Another document shared with area teachers gives an idea of the best way to present complex ideas to young students.
“Everybody has the right to choose their own gender by listening to their own heart and mind,” Laleña Garcia writes in talking to young children about the Guiding Principles of the Movement for Black Lives. “Everyone gets to choose if they are a girl or a boy or both or neither or something else, and no one else gets to choose for them.”
Imagine how confusing this might be to a kindergartner.
Cutting out father
BLM had taken heat for its cynical views on the nuclear family. The lessons to children are no less disconcerting.
We are committed to disrupting the Western-prescribed nuclear family structure requirement by supporting each other as extended families and “villages” that collectively care for one another, and especially “our” children to the degree that mothers, parents and children are comfortable.
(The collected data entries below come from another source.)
# Guarding an untrusted AXI interconnect

An SoC often uses a bought-in AXI interconnect and bought-in IP blocks. A
hardware Trojan in any of them can cause several kinds of harm:

- divert a transfer to the wrong place;
- change data in flight;
- replay data it copied earlier;
- invent read or write requests no master made;
- flood a port with data or responses nobody asked for;
- let one IP pose as another.

This design does not try to find the Trojan. It places trusted logic around
every untrusted part and lets a transfer through only if it matches something
a trusted wrapper has already seen. Three ideas work together:

- **Component guarding.** Every master IP, every slave IP and the
  interconnect itself sit inside a wrapper. All traffic passes through the
  wrappers.
- **Event verification.** The wrapper around the interconnect records every
  request in transaction logs. A transfer that comes out of the interconnect
  is checked against those logs before it is delivered.
- **Data tagging.** Every data beat gets a tag on the side where it enters the
  fabric. The tag depends on the beat's data, its position in the burst and
  the ID of the wrapper that created it. The tag never travels through the
  interconnect. It is stored in a log inside the trusted wrapper, and the far
  side recomputes it from the data that actually arrives.

A transfer that fails a check is **blocked**: it is accepted from its sender,
thrown away, and a one-cycle alarm bit is raised. All of this is
synthesizable SystemVerilog with no software involved.

## The guarded SoC (`tcuc_soc`)

```
 master IP ─ W(M_i) ─ U(M_i) ═╗                          ╔═ U(S_j) ─ W(S_j) ─ slave IP
                              ║  untrusted interconnect  ║
 master IP ─ W(M_i) ─ U(M_i) ═╝     (outside the top)    ╚═ U(S_j) ─ W(S_j) ─ slave IP
                   └───────────── W(AXI) ───────────────────┘
                           TR_log(write)   DATA_log(write)
                           TR_log(read)    DATA_log(read)
```

The parts of the top:

- **Master wrapper `W(M_i)`** (`master_wrapper`), one per master, sits in front
  of master IP *i*.
- **Slave wrapper `W(S_j)`** (`slave_wrapper`), one per slave, sits in front of
  slave IP *j*.
- **Interconnect wrapper `W(AXI)`** (`axi_wrapper`) contains:
  - one master interface unit `U(M_i)` per interconnect master port;
  - one slave interface unit `U(S_j)` per interconnect slave port;
  - the four logs.

The interconnect itself is not part of the top. Its two sides are brought out
as ports:

- `ic_m_*` connects to the interconnect's master-side ports.
- `ic_s_*` connects to its slave-side ports.

Any AXI crossbar that meets the two rules in the next section can be placed
between them. The master IPs connect to `m_*` and the slave IPs to `s_*`.

### What the design expects of the interconnect

- **Routing by address.** Slave *j* owns addresses
  `[j << SLV_SHIFT, (j+1) << SLV_SHIFT)`.
- **ID prefix.** On its slave side, the interconnect puts the issuing master's
  index in the top `MI_W` (2) bits of the ID. On the way back it removes them.
  This is what common crossbars do. U(S_j) uses the prefix to find the log
  segment of the master that issued the request.

A Trojan can still break either rule. The checks below catch the result.

## Tags

All tags use one function, `tcuc_pkg::tag_fn(uid, beat, data)`:

- It is CRC-16-CCITT: polynomial 0x1021, initial value 0xFFFF, MSB first.
- It runs over the six bytes `{uid[7:0], beat[7:0], data[31:24] … data[7:0]}`.

Which wrapper tags which data:

- **Write data.** W(M_i) tags each W beat using its own UID, which is *i*.
- **Read data.** W(S_j) tags each R beat using UID `8 + j`.

The beat number restarts after each beat with `last` set. The tag generator
(`tag_gen`) is a register stage, so tagging costs one cycle.

Because the UID is part of the tag, a beat can only pass as coming from the
wrapper that actually tagged it. This blocks masquerading. Because the beat
number is part of the tag, a correct beat replayed at another position fails
too.

A CRC detects every change that a Trojan makes without knowing the function.
It is not a keyed MAC. A Trojan that knows the polynomial can XOR the data with
a pattern whose CRC residue is zero, and that change goes unseen. Where this
matters, replace `tag_fn` with a keyed function. It is the only place tags are
computed.

## The logs

Both logs are split into one segment per master. Each segment has `LOG_DEPTH`
entries for open transactions.

### `tr_log`: one instance for writes, one for reads

Each entry holds:

- **Master-side fields**, written only by U(M_i):
  - a valid bit;
  - the request (ID, address, length);
  - the target slave;
  - the number of beats seen on the master side.
- **Slave-side fields**, written only by U(S_j):
  - a forwarded bit (the request reached the slave);
  - the number of beats seen on the slave side;
  - a response-seen bit (write log only).

The two groups are separate registers. U(M_i) and U(S_j) can therefore update
the same entry in the same cycle, and checking never slows the traffic.
Allocating an entry clears its slave-side fields.

### `data_log`: one instance for writes, one for reads

For every entry it holds one tag and one valid bit per beat, up to `MAX_BEATS`
beats.

- **Write data log.** U(M_i) writes each tag it receives from W(M_i). U(S_j)
  reads it.
- **Read data log.** U(S_j) writes each tag it receives from W(S_j). U(M_i)
  reads it.

Allocating an entry clears its valid bits.

## What each guard checks

### W(M_i): master wrapper

- **Access control.** `access_ctrl` checks every AW and AR. The whole burst,
  from `addr` to `addr + (len+1)*4 - 1`, must lie in the master's window
  `[ACC_LO[i], ACC_HI[i]]`.
  - A request outside the window is blocked with `ALM_ACCESS`.
  - The W beats of a blocked write are discarded. A small FIFO of allow/deny
    decisions lets W beats wait until their AW has been judged.
- **Tagging.** W beats are tagged with UID *i*.
- **Pass-through.** B and R go straight through without a register.

### U(M_i): master interface unit

| channel | check | alarm on failure |
|---|---|---|
| AW, AR | The address maps to a slave and `len < MAX_BEATS`. The request is then logged and forwarded with the ID prefix cleared. A full log, or an open entry with the same ID, makes the request **wait**; it is not blocked. | `ALM_DECODE` |
| W | The beat's tag goes into the write data log under (entry, beat). The beat is forwarded. WLAST must agree with the logged length. | `ALM_W_LAST` |
| B | Delivered only if the write entry with this ID has all beats delivered on both sides and the slave side saw the response. The entry is then freed. | `ALM_B_UNEXP` |
| R | Delivered only if an open read entry has this ID, and the tag recomputed with the expected slave's UID equals the tag U(S_j) logged for this beat. RLAST must match the length. A beat that fails still counts toward the burst's beat numbering. The entry is freed after the last beat. | `ALM_R_TAG` for a wrong tag, `ALM_R_UNEXP` for the rest |

### U(S_j): slave interface unit

| channel | check | alarm on failure |
|---|---|---|
| AW, AR | Admitted only if the segment named by the ID prefix holds an open entry that has not yet been forwarded and matches the request in ID, address and length, with slave *j* as target. This catches invented, diverted and altered requests. | `ALM_AW_UNEXP`, `ALM_AR_UNEXP` |
| W | Beats belong to the admitted bursts in order. Each beat's tag is recomputed with the issuing master's UID and compared with the write data log. WLAST must be where the length says. | `ALM_W_TAG` |
| W, no admitted burst | If an AW is on offer at the same time, the beat waits, because the AW may simply be late. Otherwise the beat is blocked as flooding or replay. | `ALM_W_UNEXP` |
| B | Admitted only for an admitted write whose beats are all delivered and which has no response yet. | `ALM_B_UNEXP` |
| R | Admitted only for an admitted read, within its length. The beat's tag goes into the read data log. | `ALM_R_UNEXP` |

### W(S_j): slave wrapper

It tags R beats with UID `8 + j`. AW, W, AR and B go straight through.

### Alarms

`alarm_wm[i]`, `alarm_um[i]` and `alarm_us[j]` are `tcuc_pkg::alarm_t`
vectors. Each has one bit per event kind of `tcuc_pkg::alarm_e`:

| bit | name |
|---|---|
| 0 | ACCESS |
| 1 | DECODE |
| 2 | AW_UNEXP |
| 3 | AR_UNEXP |
| 4 | W_UNEXP |
| 5 | W_TAG |
| 6 | W_LAST |
| 7 | B_UNEXP |
| 8 | R_UNEXP |
| 9 | R_TAG |

A bit pulses for one cycle per blocked transfer. Any response beyond the
blocking is left to the system, for example an interrupt, isolating the IP, or
a reset.

## Timing

Every guard that acts on a channel adds exactly one register stage. Each stage
is a one-deep slice (`tcuc_reg`) that keeps full throughput. The added latency
on an idle channel is therefore:

| channel | stages | added cycles |
|---|---|---|
| AW, W, AR | W(M_i), U(M_i), U(S_j) | 3 |
| R | W(S_j), U(S_j), U(M_i) | 3 |
| B | U(S_j), U(M_i) | 2 |

All checks are combinational reads of the logs in the cycle the transfer is
offered. Back-pressure happens only in three cases:

- a log segment is full;
- an ID is already in use for that direction;
- a W beat reaches U(S_j) while its AW is still on offer.

## Parameters of `tcuc_soc`

| parameter | default | meaning |
|---|---|---|
| `N_M` | 2 | number of masters |
| `N_S` | 2 | number of slaves |
| `LOG_DEPTH` | 4 | open transactions per master and direction |
| `MAX_BEATS` | 16 | longest burst accepted; longer ones are blocked |
| `SLV_SHIFT` | 16 | slave *j* owns `[j<<16, (j+1)<<16)` |
| `ACC_LO[i]`, `ACC_HI[i]` | `0`, `0x0001_FFFF` | master *i*'s allowed window |

The AXI fields are fixed in `tcuc_pkg`:

- address: 32 bits;
- data: 32 bits;
- master-side ID: 4 bits, plus the 2-bit master prefix on the slave side;
- length: 8 bits.

Not carried:

- size is always the full bus width;
- bursts are always INCR;
- there are no lock, cache, prot, qos, region or user signals.

## Where this design goes its own way

The scheme fixes the following:

- the wrapper structure;
- the interface units;
- the four logs;
- tags that depend on the beat and on the source;
- blocking of detected transfers;
- the 3/3/3/3/2-cycle latency;
- configuration by master and slave counts, per-master address windows and log
  size.

The following are this design's own choices:

- **Tag function.** The CRC-16 described above, over UID, beat number and data.
  UIDs are *i* for master wrappers and `8 + j` for slave wrappers.
- **What the logs hold.** The fields are listed above. The data log keeps one
  tag per beat.
- **At most one open transaction per ID and direction per master.** This keeps
  responses unambiguous without tracking order. A second request with a busy
  ID waits.
- **Write bursts are not interleaved.** At each slave port, write data follows
  the order of the admitted AWs.
- **How blocking works.** A blocked transfer is swallowed and no error
  response is made up. A master whose request was blocked inside the
  interconnect therefore waits forever for that response. Recovery is the
  system's job.
- **Address map, ID prefix, windows and all numeric defaults.** None of these
  are given by the scheme.

## Files

- `rtl/tcuc_pkg.sv`: widths, AXI payload structs, alarm encoding and `tag_fn`.
- `rtl/tcuc_reg.sv`, `rtl/tcuc_fifo.sv`: register slice and small FIFO.
- `rtl/access_ctrl.sv`, `rtl/tag_gen.sv`, `rtl/master_wrapper.sv`,
  `rtl/slave_wrapper.sv`: the IP wrappers.
- `rtl/tr_log.sv`, `rtl/data_log.sv`, `rtl/master_if_unit.sv`,
  `rtl/slave_if_unit.sv`, `rtl/axi_wrapper.sv`: the interconnect wrapper.
- `rtl/tcuc_soc.sv`: the top.
- `tb/`: a self-checking testbench for every module, `tb_<module>.sv`, plus
  three behavioural models:
  - `tb_ic_model`: an AXI crossbar with switchable Trojan behaviours;
  - `tb_axi_mem`: a memory slave that can flood R or B;
  - `tb_lat_mon`: a latency monitor.

## Simulating

Every testbench prints `TB_RESULT checks=<n> failures=<n>` and stops itself.
A watchdog ends it if it hangs. With Verilator 5:

```
verilator --binary --timing --timescale 1ns/1ps -Wno-fatal --top-module tb_tcuc_soc \
  -y rtl -y tb +libext+.sv rtl/tcuc_pkg.sv tb/tb_tcuc_soc.sv -o sim
./obj_dir/sim
```

To run another testbench, replace `tb_tcuc_soc` with its name.

`tb_tcuc_soc` runs the top at its default parameters in five phases:

1. **Normal traffic.** Writes and reads from both masters to both slaves are
   checked against a reference memory. Latency monitors on every channel
   confirm the 3- and 2-cycle figures. A 16-beat write and a 16-beat read
   must cross all the guards at one beat per cycle.
2. **Back-pressure.** Back-to-back reads fill a log, and same-ID writes wait
   for each other.
3. **Concurrent traffic.** Both masters run at the same time.
4. **Attacks.** 17 attack cases, each started from reset, must each raise
   their alarm and be kept from their target:
   - 11 interconnect Trojan behaviours: write diversion, write modification,
     read modification, forged AW, forged AR, W flooding, R flooding to a
     master, read diversion, address modification, shadow replay, forged B;
   - 2 slave floods, of R and of B;
   - 4 master misuses: a write outside the window, a read outside the window,
     an over-long burst, an early WLAST.
5. **Recovery.** Normal traffic runs again after the attacks.

The testbenches of the interconnect wrapper and of the interface units also
check masquerading: a beat carrying a tag made under another wrapper's UID
must be blocked.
This principle exposes children to a concept of family that completely cuts out fathers. And if you’re looking for alternative perspectives, look elsewhere in Seattle.
Alternative perspectives are racist
SPS once hoped teachers would provide students with alterative opinions on controversial topics. But that time has passed.
I asked SPS how schools will ensure students hear viewpoints beyond political Black Lives Matter talking points. A spokesperson for SPS pointed me to this section of their Strategic Plan.
Generally speaking, the alternative – “the competing point of view” — has been the predominant viewpoint for several hundred years in the US and much of the western hemisphere. In other words, it has been the status quo. Seattle Public Schools is working to dramatically improve academic and life outcomes for students of color by disrupting the legacies of racism in our education system.
In other words, students will not be exposed to viewpoints competing with BLM. Those viewpoints have somehow created “legacies of racism” at Seattle schools.
It’s not so much that everyone who find all or even any of these policies objectionable. It’s that they shouldn’t be presented alone, sans context or without an alternative perspective. That’s not educating kids. It’s indoctrinating them.
Parents who want a more balanced approach to any of these topics should provide it on their own.